[Tutor] two questions..

dman dsh8290@rit.edu
Wed, 14 Nov 2001 18:11:16 -0500


On Wed, Nov 14, 2001 at 12:39:08PM -0800, Israel Evans wrote:
| 	
| 
| Hello everyone...  I'm stumped by what are probably two simple questions
| that may be aimed at OOP more than Python but since I'm using the language,
| I'll need to know how python handles these sorts of things.
| 
| 
| anyway, here goes...
| 
|  1.     If I have a hierarchy of classes, the children of which derive a
| particular attribute from an attribute present in the parent, and I want to
| set up a distribution pattern for that attribute to determine which children
| get what amounts of said attribute, how do I alter that pattern for one
| particular child and still save the original pattern for later use.  This
| would be something like adding a temporary modifier to the chosen child that
| can be removed at a later date.  

Some of this is a bit confusing to me :
    if an attribute is defined in a base class, all instances of
    subclasses will have that attribute.

    if that attribute is an *instance attribute* then each instance
    has its own copy and can be changed without affecting other
    instances

    if the attribute is a *class attribute* ("static" in C++ and Java)
    then it is shared by all instances because the attribute belongs
    in the class.
 
|     To restate, how does one add a modifier to an object that can later be
| removed.  I'd also like to access a list of these modifiers.
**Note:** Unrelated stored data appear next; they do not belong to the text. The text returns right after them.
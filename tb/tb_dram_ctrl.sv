// tb_dram_ctrl: self-checking test of the DRAM controller (address
// translator + external memory interface) against the behavioural DDR3
// model, with a shortened initialisation and refresh interval. Random 64-byte
// line writes and reads from all four nodes, conventional and SVC mapping;
// every read is compared with the last write; the model must see no timing
// violation and at least one refresh; a line never written reads back the
// model's address pattern at the translated location.
module tb_dram_ctrl;
  import odms_pkg::*;
  logic clk = 0, rst_n = 1;
  initial rst_n = 0;   // a falling edge at time 0 fires every asynchronous reset
  always #1 clk = ~clk;
  int checks = 0, failures = 0;

  logic req_valid = 0, req_ready, req_we = 0, rsp_valid, init_done, svc_map_en = 1;
  logic [1:0] req_node = 0;
  logic [31:0] req_addr = 0;
  logic [511:0] req_wdata = 0, rsp_rdata;
  logic ddr_reset_n, ddr_cke, ddr_ras_n, ddr_cas_n, ddr_we_n, ddr_dq_oe, ddr_dqs_oe;
  logic [1:0] ddr_cs_n;
  logic [2:0] ddr_ba;
  logic [12:0] ddr_a;
  logic [31:0] ddr_dq_out, ddr_dq_in, s_data, s_busy, s_act;

  dram_ctrl #(.INIT_RESET(20), .INIT_CKE(30), .REFI(700)) dut (
    .clk, .rst_n, .svc_map_en, .req_valid, .req_ready, .req_we, .req_node, .req_addr, .req_wdata,
    .rsp_valid, .rsp_rdata, .init_done, .ddr_reset_n, .ddr_cke, .ddr_cs_n, .ddr_ras_n, .ddr_cas_n,
    .ddr_we_n, .ddr_ba, .ddr_a, .ddr_dq_out, .ddr_dq_oe, .ddr_dqs_oe, .ddr_dq_in,
    .stat_data_cycles(s_data), .stat_busy_cycles(s_busy), .stat_act(s_act));

  int violations, n_act, n_pre, n_rd, n_wr, n_ref, n_mrs;
  ddr3_model #(.RANKS(2)) mem (
    .clk, .reset_n(ddr_reset_n), .cke(ddr_cke), .cs_n(ddr_cs_n), .ras_n(ddr_ras_n),
    .cas_n(ddr_cas_n), .we_n(ddr_we_n), .ba(ddr_ba), .a(ddr_a), .dq_from_ctrl(ddr_dq_out),
    .dq_oe(ddr_dq_oe), .dq_to_ctrl(ddr_dq_in), .violations, .n_act, .n_pre, .n_rd, .n_wr,
    .n_ref, .n_mrs);

  logic [511:0] ref_m [logic [33:0]];

  task automatic xfer(bit w, logic [1:0] n, logic [31:0] a, logic [511:0] d, output logic [511:0] q);
    @(negedge clk);
    req_valid = 1; req_we = w; req_node = n; req_addr = a; req_wdata = d;
    @(posedge clk); while (!req_ready) @(posedge clk);
    @(negedge clk); req_valid = 0;
    while (!rsp_valid) @(negedge clk);
    q = rsp_rdata;
  endtask

  initial begin
    logic [511:0] q;
    repeat (3) @(negedge clk); rst_n = 1;
    while (!init_done) @(negedge clk);
    // unwritten line: pattern of the translated address (node 0, conventional)
    xfer(0, 0, 32'h0001_2340, '0, q);
    begin
      automatic logic [26:0] c = {2'b00, 25'h0012340};
      automatic logic [31:0] key = (32'(c[13:11]) << 23) | (32'(c[26:14]) << 10) | 32'(c[10:1]);
      checks++;
      if (q[127:0] !== {4{key}} || q[255:128] !== {4{key + 32'd8}}) begin
        failures++; $display("pattern read %h", q[127:0]);
      end
    end
    for (int it = 0; it < 1500; it++) begin
      automatic logic [1:0] n = 2'($urandom_range(0, 3));
      automatic logic [31:0] a = {13'b0, 13'($urandom_range(0, 127)), 6'b0};
      automatic logic [33:0] k = {n, a};
      automatic bit w = ($urandom_range(0, 1) == 0) || !ref_m.exists(k);
      automatic logic [511:0] d = {16{$urandom}};
      if (n == 3) a[30:29] = 2'($urandom_range(0, 3));
      k = {n, a};
      w = w || !ref_m.exists(k);
      xfer(w, n, a, d, q);
      if (w) ref_m[k] = d;
      else begin
        checks++;
        if (q !== ref_m[k]) begin failures++; if (failures < 10) $display("node %0d line %h wrong", n, a); end
      end
    end
    checks++; if (violations != 0) failures++;
    checks++; if (n_ref == 0) begin failures++; $display("no refresh"); end
    $display("act=%0d rd=%0d wr=%0d ref=%0d violations=%0d", n_act, n_rd, n_wr, n_ref, violations);
    $display("TB_RESULT checks=%0d failures=%0d", checks, failures);
    $finish;
  end

  initial begin
    repeat (2000000) @(posedge clk);
    failures++;
    $display("watchdog expired");
    $display("TB_RESULT checks=%0d failures=%0d", checks, failures);
    $finish;
  end
endmodule
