// odms_top: on-demand memory system for a wireless video entertainment
// platform.
//
// Four processing nodes (general PEs such as the WPU, MAC and LT, plus the SVC
// decoder at node SVC_NODE) each own a distributed MMU: a 64 KB two-bank L1
// cache (dmmu) and a network interface (ni) that can park blocked outgoing
// packets in that L1 by buffer borrowing. The SVC node's d-MMU also receives
// pre-fetch commands from the inter-layer pre-fetch command generator (pcg).
// All L1 misses and write backs go to the centralized MMU (cmmu): a 2 MB L2
// made of 16 SRAM banks used as ways, whose banks are handed out to the nodes
// by the bank allocation table per interval, with lazy transitioning between
// intervals and power-down of unused banks. L2 misses reach the DRAM
// controller (dram_ctrl: address translator plus external memory interface)
// driving two DDR3 x16 devices on one bus, device 1 holding the SVC data.
//
// Ports (all plain, NODES-wide arrays packed per node):
//   pe_*      - burst memory port of each PE (see dmmu for the timing)
//   tx_*/rx_* - packet transmit and receive port of each PE (see ni)
//   net_*     - flit ports towards the on-chip interconnection network,
//               which is outside this design
//   mb_*, base_*, resid_base, mv_base - macroblock and frame information
//               from the SVC decoder for inter-layer pre-fetch (see pcg)
//   cfg_*     - bank allocation table programming (see bat)
//   bank_power- per-bank power enable, for the power management unit
//   ddr_*     - DDR3 command, address and data pins (see emi)
//   stat_*    - event counters
// Everything runs on one clock, the DDR3 clock of the memory interface
// (tCK = 1.5 ns for DDR3-1333); rst_n is asynchronous.
module odms_top
  import odms_pkg::*;
#(
  parameter int unsigned NODES      = 4,
  parameter int unsigned SVC_NODE   = 3,
  parameter int unsigned L1_SETS    = 256,
  parameter int unsigned L2_SETS    = 2048,
  parameter int unsigned OQ_DEPTH   = 16,
  parameter int unsigned INIT_RESET = 133334,
  parameter int unsigned INIT_CKE   = 333334,
  parameter int unsigned REFI       = T_REFI
) (
  input  logic                          clk,
  input  logic                          rst_n,
  input  logic                          svc_map_en,
  output logic                          init_done,
  // PE memory ports
  input  logic [NODES-1:0]              pe_req,
  input  logic [NODES-1:0]              pe_we,
  input  logic [NODES-1:0][ADDR_W-1:0]  pe_addr,
  input  logic [NODES-1:0][3:0]         pe_bl,
  output logic [NODES-1:0]              pe_gnt,
  output logic [NODES-1:0]              pe_rvalid,
  output logic [NODES-1:0][WORD_W-1:0]  pe_rdata,
  output logic [NODES-1:0]              pe_wready,
  input  logic [NODES-1:0][WORD_W-1:0]  pe_wdata,
  // PE packet ports
  input  logic [NODES-1:0]              tx_valid,
  output logic [NODES-1:0]              tx_ready,
  input  logic [NODES-1:0][WORD_W-1:0]  tx_data,
  input  logic [NODES-1:0][7:0]         tx_dest,
  output logic [NODES-1:0]              rx_valid,
  input  logic [NODES-1:0]              rx_ready,
  output logic [NODES-1:0][WORD_W-1:0]  rx_data,
  output logic [NODES-1:0]              rx_last,
  // on-chip interconnection network
  output logic [NODES-1:0]              net_out_valid,
  input  logic [NODES-1:0]              net_out_ready,
  output logic [NODES-1:0][33:0]        net_out_flit,
  input  logic [NODES-1:0]              net_in_valid,
  output logic [NODES-1:0]              net_in_ready,
  input  logic [NODES-1:0][33:0]        net_in_flit,
  // SVC inter-layer pre-fetch information
  input  logic                          mb_valid,
  output logic                          mb_ready,
  input  logic [7:0]                    mb_x,
  input  logic [7:0]                    mb_y,
  input  logic [11:0]                   base_w,
  input  logic [11:0]                   base_h,
  input  logic [ADDR_W-1:0]             resid_base,
  input  logic [ADDR_W-1:0]             mv_base,
  // bank allocation table
  input  logic                          cfg_we,
  input  logic [$clog2(NODES)-1:0]      cfg_node,
  input  logic [1:0]                    cfg_interval,
  input  logic [15:0]                   cfg_mask,
  input  logic                          cfg_sel_we,
  input  logic [1:0]                    cfg_sel,
  output logic [15:0]                   bank_power,
  // DDR3
  output logic                          ddr_reset_n,
  output logic                          ddr_cke,
  output logic [1:0]                    ddr_cs_n,
  output logic                          ddr_ras_n,
  output logic                          ddr_cas_n,
  output logic                          ddr_we_n,
  output logic [2:0]                    ddr_ba,
  output logic [12:0]                   ddr_a,
  output logic [31:0]                   ddr_dq_out,
  output logic                          ddr_dq_oe,
  output logic                          ddr_dqs_oe,
  input  logic [31:0]                   ddr_dq_in,
  // counters
  output logic [NODES-1:0][31:0]        stat_l1_hit,
  output logic [NODES-1:0][31:0]        stat_l1_miss,
  output logic [NODES-1:0][31:0]        stat_borrow,
  output logic [NODES-1:0][31:0]        stat_release,
  output logic [NODES-1:0][31:0]        stat_tx_stall,
  output logic [NODES-1:0][31:0]        stat_tx_direct,
  output logic [31:0]                   stat_pf_cmds,
  output logic [31:0]                   stat_pf_fill,
  output logic [31:0]                   stat_l2_hit,
  output logic [31:0]                   stat_l2_lazy_hit,
  output logic [31:0]                   stat_l2_miss,
  output logic [31:0]                   stat_l2_wb,
  output logic [31:0]                   stat_dram_data,
  output logic [31:0]                   stat_dram_busy,
  output logic [31:0]                   stat_dram_act
);

  localparam int unsigned NW = $clog2(NODES);

  // d-MMU <-> c-MMU
  logic [NODES-1:0]     m_req, m_we, m_ack;
  logic [ADDR_W-1:0]    m_addr  [NODES];
  logic [L1_LINE_W-1:0] m_wdata [NODES];
  logic [L1_LINE_W-1:0] l2_rdata;

  // c-MMU <-> DRAM controller
  logic                 d_req, d_ready, d_we, d_rsp;
  logic [NW-1:0]        d_node;
  logic [31:0]          d_addr;
  logic [L2_LINE_W-1:0] d_wdata, d_rdata;

  // pre-fetch (SVC node only)
  logic                 pf_valid, pf_ready;
  logic [ADDR_W-1:0]    pf_addr;
  logic [NODES-1:0]     pf_rdy;
  logic [NODES-1:0][31:0] pf_fill;

  for (genvar n = 0; n < NODES; n++) begin : g_node
    logic                 bw_req, bw_gnt, bw_wvalid, bw_wack, bw_release, br_req, br_valid;
    logic [L1_LINE_W-1:0] bw_wdata, br_rdata;
    logic [3:0]           b_count;

    dmmu #(.SETS(L1_SETS)) u_dmmu (
      .clk, .rst_n,
      .pe_req(pe_req[n]), .pe_we(pe_we[n]), .pe_addr(pe_addr[n]), .pe_bl(pe_bl[n]),
      .pe_gnt(pe_gnt[n]), .pe_rvalid(pe_rvalid[n]), .pe_rdata(pe_rdata[n]),
      .pe_wready(pe_wready[n]), .pe_wdata(pe_wdata[n]),
      .m_req(m_req[n]), .m_we(m_we[n]), .m_addr(m_addr[n]), .m_wdata(m_wdata[n]),
      .m_ack(m_ack[n]), .m_rdata(l2_rdata),
      .bw_req, .bw_gnt, .bw_wvalid, .bw_wack, .bw_wdata, .bw_release,
      .br_req, .br_valid, .br_rdata, .b_count,
      .pf_valid(n == SVC_NODE ? pf_valid : 1'b0),
      .pf_addr (n == SVC_NODE ? pf_addr  : '0),
      .pf_ready(pf_rdy[n]),
      .stat_hit(stat_l1_hit[n]), .stat_miss(stat_l1_miss[n]), .stat_pf_fill(pf_fill[n]));

    ni #(.NODE_ID(n), .OQ_DEPTH(OQ_DEPTH)) u_ni (
      .clk, .rst_n,
      .pe_valid(tx_valid[n]), .pe_ready(tx_ready[n]), .pe_data(tx_data[n]), .pe_dest(tx_dest[n]),
      .rx_valid(rx_valid[n]), .rx_ready(rx_ready[n]), .rx_data(rx_data[n]), .rx_last(rx_last[n]),
      .out_valid(net_out_valid[n]), .out_ready(net_out_ready[n]), .out_flit(net_out_flit[n]),
      .in_valid(net_in_valid[n]), .in_ready(net_in_ready[n]), .in_flit(net_in_flit[n]),
      .bw_req, .bw_gnt, .bw_wvalid, .bw_wack, .bw_wdata, .bw_release,
      .br_req, .br_valid, .br_rdata, .b_count,
      .stat_direct(stat_tx_direct[n]), .stat_borrow(stat_borrow[n]), .stat_release(stat_release[n]),
      .stat_stall(stat_tx_stall[n]));
  end

  // only the SVC node's pre-fetch port is used
  assign pf_ready     = pf_rdy[SVC_NODE];
  assign stat_pf_fill = pf_fill[SVC_NODE];

  pcg u_pcg (
    .clk, .rst_n, .mb_valid, .mb_ready, .mb_x, .mb_y, .base_w, .base_h,
    .resid_base, .mv_base, .pf_valid, .pf_addr, .pf_ready, .stat_cmds(stat_pf_cmds));

  cmmu #(.NODES(NODES), .SETS(L2_SETS)) u_cmmu (
    .clk, .rst_n,
    .n_req(m_req), .n_we(m_we), .n_addr(m_addr), .n_wdata(m_wdata), .n_ack(m_ack), .rdata(l2_rdata),
    .cfg_we, .cfg_node, .cfg_interval, .cfg_mask, .cfg_sel_we, .cfg_sel, .bank_power,
    .d_req, .d_ready, .d_we, .d_node, .d_addr, .d_wdata, .d_rsp, .d_rdata,
    .stat_hit(stat_l2_hit), .stat_lazy_hit(stat_l2_lazy_hit), .stat_miss(stat_l2_miss),
    .stat_wb(stat_l2_wb));

  dram_ctrl #(.NODE_W(NW), .SVC_NODE(SVC_NODE), .INIT_RESET(INIT_RESET),
              .INIT_CKE(INIT_CKE), .REFI(REFI)) u_dram (
    .clk, .rst_n, .svc_map_en,
    .req_valid(d_req), .req_ready(d_ready), .req_we(d_we), .req_node(d_node),
    .req_addr(d_addr), .req_wdata(d_wdata), .rsp_valid(d_rsp), .rsp_rdata(d_rdata),
    .init_done,
    .ddr_reset_n, .ddr_cke, .ddr_cs_n, .ddr_ras_n, .ddr_cas_n, .ddr_we_n, .ddr_ba, .ddr_a,
    .ddr_dq_out, .ddr_dq_oe, .ddr_dqs_oe, .ddr_dq_in,
    .stat_data_cycles(stat_dram_data), .stat_busy_cycles(stat_dram_busy),
    .stat_act(stat_dram_act));

endmodule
If you want to restore the old value of a reference, you need to store
the old value somewhere before overwriting it.


Hmm, suppose you had :

class B :
    cmember = 1

class C( B ) :
    def foo( self ) :
        print self.cmember
    def bar( self ) :
        self.cmember = 5
    def baz( self ) :
        del self.cmember

>>> o = C()
>>> o.foo()
1
>>> o.bar()
>>> o.foo()
5
>>> o.baz()
>>> o.foo()
1
>>>


Is this what you are looking for?

What happens here is the class object "B" has an attribute named
"cmember".  In the first call to foo(), the search for self.cmember
finds B.cmember first.  When I called bar() I created a reference in
the instance (not the class) and gave it a value.  Thus the next call
to foo() finds self.cmember first, and never gets to B.cmember (which
hasn't changed).  Then I delete that reference in baz() so that foo()
finds B.cmember like it did the first time.

| 2.    This one is really making my head hurt at the moment.   When I have
| two objects that come with their own attribute and functions, and make them
| work together, that third thing is something like a new object, but what
| about the particular point at which the two objects connect?   Take for
| example the upper arm and the lower arm.  Where they connect is called the
| elbow.  Would this be a separate object?  Would the Arm object be compose of
| these along with the hand, wrist and shoulder?  When the lines between
| objects get fuzzy, what do you do?

I think you mean :

class A :
    def a( self ) :
        print "a"

class B :
    def b( self ) :
        print "b"

class Composer : # note, no inheritance
    def __init__( self ) :
        self._a = A()
        self._b = B()

    def a( self ) :
        print "composer a"
        self._a.a()
        print "composer a some more"

    def b( self ) :
        print "composer b"
        self._b.b()
        print "composer b some more"

o = Composer()

You want to know what the Composer instance is?  It is just an object.
The fact that is uses composition instead of inheritance is mainly an
implementation detail.  Often times, though, composition is preferred
over inheritance because it reduces icky inheritance trees.  In
python, composition is much easier since __getattr__ and __setattr__
can be written to automatically defer implementation to the internal
objects without actually writing all the methods.

I highly recommend the book "Design Patterns" by the Gang of Four (so
they're called, I forget their real names).  It discusses many design
patterns for OO software.  One of the patterns is called "Composite"
which is similar to (though not exactly) what is shown above.